### Task
Check each line of the material below for the word "core". Say how many lines have it, and nothing else.

### Given records
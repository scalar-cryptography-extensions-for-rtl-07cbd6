// tb_sha512_unit: checks that the RV32 SHA-512 instruction pairs rebuild the
// 64-bit SHA-512 functions. For a random 64-bit word x = {hi, lo}:
//   sig0l(lo, hi) / sig0h(hi, lo) must give the halves of sigma0(x),
//   sig1l / sig1h the halves of sigma1(x),
//   sum0r(lo, hi) / sum0r(hi, lo) the halves of Sum0(x), likewise Sum1.
// The references are computed on whole 64-bit words (FIPS 180-4).
module tb_sha512_unit;
  import cx_pkg::*;
  import tb_ref_pkg::*;

  logic [31:0] rs1, rs2, rd;
  logic [1:0]  l;
  logic        f, n;
  int checks = 0, failures = 0;

  sha512_unit dut (.rs1(rs1), .rs2(rs2), .l(l), .f(f), .n(n), .rd(rd));

  task automatic run(input logic [1:0] ll, input logic ff, input logic nn,
                     input logic [31:0] a, input logic [31:0] b, input logic [31:0] exp,
                     input string what);
    rs1 = a; rs2 = b; l = ll; f = ff; n = nn; #1;
    checks++;
    if (rd !== exp) begin
      failures++;
      $display("FAIL %s a=%h b=%h got %h exp %h", what, a, b, rd, exp);
    end
  endtask

  task automatic check_word(input logic [63:0] x);
    logic [31:0] hi = x[63:32], lo = x[31:0];
    logic [63:0] e;
    e = s512_sig0(x);
    run(SHA512_L_LOW,  0, 0, lo, hi, e[31:0],  "sig0l");
    run(SHA512_L_HIGH, 0, 0, hi, lo, e[63:32], "sig0h");
    e = s512_sig1(x);
    run(SHA512_L_LOW,  0, 1, lo, hi, e[31:0],  "sig1l");
    run(SHA512_L_HIGH, 0, 1, hi, lo, e[63:32], "sig1h");
    e = s512_sum0(x);
    run(SHA512_L_SUM,  1, 0, lo, hi, e[31:0],  "sum0r lo");
    run(SHA512_L_SUM,  1, 0, hi, lo, e[63:32], "sum0r hi");
    e = s512_sum1(x);
    run(SHA512_L_SUM,  1, 1, lo, hi, e[31:0],  "sum1r lo");
    run(SHA512_L_SUM,  1, 1, hi, lo, e[63:32], "sum1r hi");
  endtask

  initial begin
    #100000;
    failures++;
    $display("TB_RESULT checks=%0d failures=%0d", checks, failures);
    $finish;
  end

  initial begin
    for (int k = 0; k < 64; k++) check_word(64'h1 << k);
    for (int i = 0; i < 1500; i++) check_word({$urandom, $urandom});
    $display("TB_RESULT checks=%0d failures=%0d", checks, failures);
    $finish;
  end
endmodule
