# FlexARM1 — a five-stage pipelined ARM-subset soft core

FlexARM1 is a small teaching processor for FPGAs. It runs a subset of the
32-bit ARM instruction set on a classic five-stage pipeline, keeps
instructions and data in separate memories (Harvard), reaches its I/O through
memory-mapped addresses, and has no hardware multiplier: programs multiply in
software. It was designed as a set of small, separately tested components
(ALU, register file, barrel shifter, instruction decoder, immediate unit,
control unit, data hazard unit, forwarding unit, I/O controller, ROM, RAM).
The test bed puts it on an FPGA board next to a VGA core that draws the
processor's registers on a monitor while programs run.

This repository is a SystemVerilog (IEEE 1800-2017) implementation of that
design. The original design was described at the level of its components and
their roles. Its pipeline contents, encodings, memory sizes, address map and
display layout were not published, so they are choices made here. They are
marked as such below and in each file's header comment.

## What the processor executes

Instructions use the standard ARM encodings, so code from an ARM assembler
runs unchanged as long as it stays inside this subset:

| class | forms | notes |
|---|---|---|
| data processing | all 16 opcodes (AND EOR SUB RSB ADD ADC SBC RSC TST TEQ CMP CMN ORR MOV BIC MVN), S bit | operand 2 is a rotated 8-bit immediate, Rm shifted by an immediate, or Rm shifted by Rs |
| load/store | LDR, STR, LDRB, STRB | `[Rn, #±imm12]` or `[Rn, ±Rm, shift #n]`; pre-indexed, no write-back |
| branch | B, BL | BL writes the return address to R14 |
| conditions | EQ NE CS CC MI PL VS VC HI LS GE LT GT LE AL | any instruction may be conditional; NV never executes |

**Not implemented**, by design of the original: coprocessor instructions, load/store
multiple, status-register access (MRS/MSR), and exception-generating instructions (SWI).
Multiply is left out too.
**Not implemented** because of choices made here: post-indexed and write-back
load/store forms, halfword and signed-byte transfers, SWP, BX, LDR into R15,
interrupts and processor modes. All of these decode as no-ops: they pass
through the pipeline and change nothing.

A data-processing instruction with R15 as its destination (`MOV pc, lr`) is a
jump. Reading R15 gives the instruction's own address + 8, as on ARM. (ARM
would give +12 when the instruction also shifts by a register; here it is
always +8.)

## The pipeline

```
        IF              ID                    EX                     MEM            WB
  PC -> ROM -> IF/ID -> decoder       -> ID/EX -> forward muxes -> EX/MEM -> I/O ctrl -> MEM/WB -> reg write
                        immediate unit           barrel shifter            RAM / ports
                        register file (3 rd)     ALU, flags
                        hazard unit              control unit (condition, redirect)
```

* **IF**: the instruction ROM reads synchronously, like FPGA block memory. So it is
  addressed with the *next* PC (PC + 4, PC when stalled, or the redirect target from
  EX), and its output register holds the instruction at the current PC. The first
  clock after reset only reads word 0, so execution starts one clock after release.
* **ID**: the decoder turns the instruction into a control word (`ctrl_t` in
  `flexarm_pkg`). The immediate unit builds the constant. The register file reads up
  to three registers in the same cycle: Rn; Rm; and either Rs (shift amount) or Rd
  (the data of a store). So even a register-shifted operation or a
  register-offset store takes one cycle.
* **EX**: forwarding multiplexers pick each operand's newest value. The barrel
  shifter prepares operand 2 and the ALU computes. The control unit checks the
  condition field against the NZCV flags. A failing instruction is squashed here, and
  its register, memory, flag and branch effects are all dropped. Flags are written at
  the end of EX. So the next instruction's condition check already sees them, and flags
  never cause a hazard. Loads and stores compute their address in the ALU (Rn ± offset).
  Branches compute their target the same way, from R15 (PC + 8) and the immediate.
* **MEM**: the I/O controller sends the access to the data RAM or to the I/O ports.
  The RAM also reads synchronously. It is given the address the ALU is computing in
  EX, so a load's word is ready in MEM. When a store in MEM and a load in EX hit the
  same word, the RAM returns the newly written word, so that pair needs no stall.
* **WB**: the load data or the EX result is written to the register file. BL writes
  its return address (PC + 4), which is carried alongside the target.

### Hazards and their cost

| situation | mechanism | cost |
|---|---|---|
| result used by the next instruction | forwarded from EX/MEM | 0 cycles |
| result used two instructions later | forwarded from MEM/WB | 0 cycles |
| result used three instructions later | register file write-through (a write in WB is visible to the read in ID in the same cycle) | 0 cycles |
| load result used by the next instruction | hazard unit stalls: PC and IF/ID hold, a bubble enters EX | 1 cycle |
| taken branch, or a data-processing write to R15 | redirect from EX; IF/ID and ID/EX are flushed | 2 cycles |
| instruction whose condition fails | squashed in EX | its own slot only |

The load-use stall is raised whether or not the load will pass its condition.
A redirect overrides a stall in the same cycle: the stalled instruction is
younger than the branch, so it is flushed anyway. Every other instruction
completes at one per clock.

### Flags and the shifter

The ALU shares one 33-bit adder among the eight arithmetic operations by
inverting its inputs. C is the adder carry, which for subtraction means "no
borrow", and V is the signed overflow. Logical operations take C from the
shifter and keep V. For a rotated immediate, the shifter carry is bit 31 of the
constant when the rotation is non-zero, and the old C otherwise.

The original design used a reduced barrel shifter and saved area by leaving out
the multiplier. How the shifter was reduced is not known. Here it is one 32-bit
shifter (LSL, LSR, ASR, ROR, RRX) with full ARM semantics: `LSR #0` and
`ASR #0` mean 32, `ROR #0` is RRX, and register amounts of 32 and above
behave as on ARM.

## Memory map and I/O

* Instruction side: `flexarm_rom`, `ROM_WORDS` (256) words starting at address 0. The
  ROM is written through the `prog_*` load port while `rst_n` is low; execution starts
  at 0 when reset is released.
* Data side, decoded by `flexarm_io`:

| address | target |
|---|---|
| bit 31 = 0 | data RAM, `RAM_WORDS` (128) words; the address wraps modulo the RAM size |
| `0x8000_0000` | output register, read/write, drives `led_out` |
| `0x8000_0004` | input port, read-only, returns `sw_in` |

Word accesses ignore address bits 1:0, so an unaligned word load is not
rotated as it would be on ARM. Byte stores write one lane. Byte loads
zero-extend. The RAM is not reset.

## The VGA register display

`flexarm_vga` produces 640x480 at 60 Hz: 800 x 525 pixel periods per frame,
16/96/48 pixels of horizontal front porch/sync/back porch, 10/2/33 lines
vertically, both syncs active low. A pixel lasts `PIX_DIV` clocks, so 2 gives
25 MHz from a 50 MHz clock. The picture has sixteen 30-line rows, one per
register R0..R15, each cut into 32 cells of 20 pixels with bit 31 on the left. A
cell is green for 1 and blue for 0, with a black line on its left and top edges.
The core reads the register file through a fourth, display-only read port. It
changes the register address once per 30 lines, so the display costs the
processor nothing. Row 15 shows R15 as the register file presents it: the
address + 8 of the instruction currently in ID. The original design had a VGA
core that showed internal registers, but its resolution and picture layout were
not given: everything in this paragraph is a choice made here.

## Files and hierarchy

```
flexarm1_up3            test-bed top: processor + VGA display
├── flexarm1            the processor (pipeline registers, muxes, PC, flags)
│   ├── flexarm_rom         instruction memory with load port
│   ├── flexarm_decoder     instruction -> ctrl_t
│   ├── flexarm_imm         immediate unit
│   ├── flexarm_regfile     R0..R14, three read ports + display port, R15 = PC + 8
│   ├── flexarm_hazard      load-use detection
│   ├── flexarm_forward     operand source selection
│   ├── flexarm_shifter     barrel shifter
│   ├── flexarm_alu         ALU and flags
│   ├── flexarm_control     condition check, stall/flush control
│   ├── flexarm_io          data-side decoder, output register, input port
│   └── flexarm_ram         data memory with byte enables
└── flexarm_vga         VGA timing and register picture
flexarm_pkg             opcodes, conditions, shift types, ctrl_t, flags_t, stat_t
```

Top-level ports of `flexarm1_up3`: `clk`, `rst_n` (asynchronous, active low),
`prog_we`/`prog_addr`/`prog_data` (ROM load), `sw_in`, `led_out`, `stat`, and
`vga_hs`, `vga_vs`, `vga_r`, `vga_g`, `vga_b`. `stat` is a `stat_t` of one-cycle
event strobes: retire, cond_fail, stall, flush, fwd_mem, fwd_wb, shift_by_reg and
io_access. They are for observation and testing; a board build can leave them
unconnected. Reset clears the PC, R0..R14, the flags and the output register.

## Simulating

Every `tb/tb_*.sv` is self-checking. It ends with a line
`TB_RESULT checks=N failures=M` and has a watchdog. The processor tests use
`tb/flexarm_tb_pkg.sv`, which holds a small instruction encoder and an
instruction-level reference model of the subset. The model was written
separately from the RTL: it shifts one bit at a time and does its arithmetic in
64-bit integers. To build and run one test with Verilator:

```
verilator --binary --timing --assert -Irtl -Itb rtl/flexarm_pkg.sv tb/flexarm_tb_pkg.sv \
          tb/tb_flexarm1_up3.sv --top-module tb_flexarm1_up3
./obj_dir/Vtb_flexarm1_up3
```

* `tb_flexarm1_up3`: the whole design at its default sizes. A software
  shift-and-add multiply (200 x 173 = 34600) writes its result to the output port,
  bounces it through RAM and applies a register shift. Then one VGA frame is captured
  and decoded: R0..R14 must read back from the picture's colours, and the line and
  frame periods must be exact.
* `tb_flexarm1`: a directed program that checks the cycle costs above from the retire
  strobes. Then 40 random 150-instruction programs (all operand forms, byte/word
  loads and stores, conditional branches, I/O, unsupported encodings) are run, and
  registers, flags, RAM and the output port are compared with the reference model.
  It also checks that every pipeline mechanism occurred.
* `tb_forward_seq`: runs of 200 back-to-back dependent single-cycle
  data-processing instructions. They must go through EX at one per clock with no
  stall and match the reference model.
* One test per component: `tb_flexarm_alu`, `_shifter`, `_imm`, `_decoder`,
  `_regfile`, `_rom`, `_ram`, `_control`, `_hazard`, `_forward`, `_io` and `_vga`.

There is no assembler here. The tests build programs with the encoder
functions (`dp_imm`, `dp_rsi`, `dp_rsr`, `ls_imm`, `ls_reg`, `br`). A program
from an external ARM assembler can be loaded through `prog_*` in the same way.

## How far to trust it, and where it departs from the original

* The original FlexARM1 component list and roles are followed: the eleven components,
  the five-stage pipeline, forwarding and hazard detection, conditional execution, the
  load/store architecture, Harvard memories, memory-mapped I/O, no multiplier, and the
  VGA register display.
* Choices made here where the original was silent: the stage contents, the
  three-read-port register file with write-through, branch resolution in EX with a
  two-cycle penalty, the ROM load port, the memory sizes (256-word ROM and 128-word
  RAM; together 12288 bits, about the size of the original's reported memory use),
  the I/O address map, and the VGA timing and picture.
* `flexarm_rom` and `flexarm_ram` are written as registered-read memory arrays, so
  FPGA tools can map them onto block RAM. `flexarm_ram` reads the word being written
  in the same cycle with the new bytes (write-first). That is mux logic around the
  array, which FPGA tools build with a small bypass.
* The original reported FPGA figures (about 2100 logic elements, 55 MHz on a Cyclone
  device; an ALU of 175 logic elements with a 6.61 ns delay). This RTL has not been
  put through an FPGA flow, so these figures are not reproduced or claimed for it.
* `flexarm1` carries three assertions: R15 is never written through the register
  file, a load result is never forwarded from EX/MEM (the stall must have happened
  first), and the PC stays word aligned. Simulate with `--assert` to check them.
* Everything was verified in simulation only. The tests compare against an
  independent model of the subset and pass. Each test has also been shown to fail
  against a deliberately broken copy of its module.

### Solution for this problem
4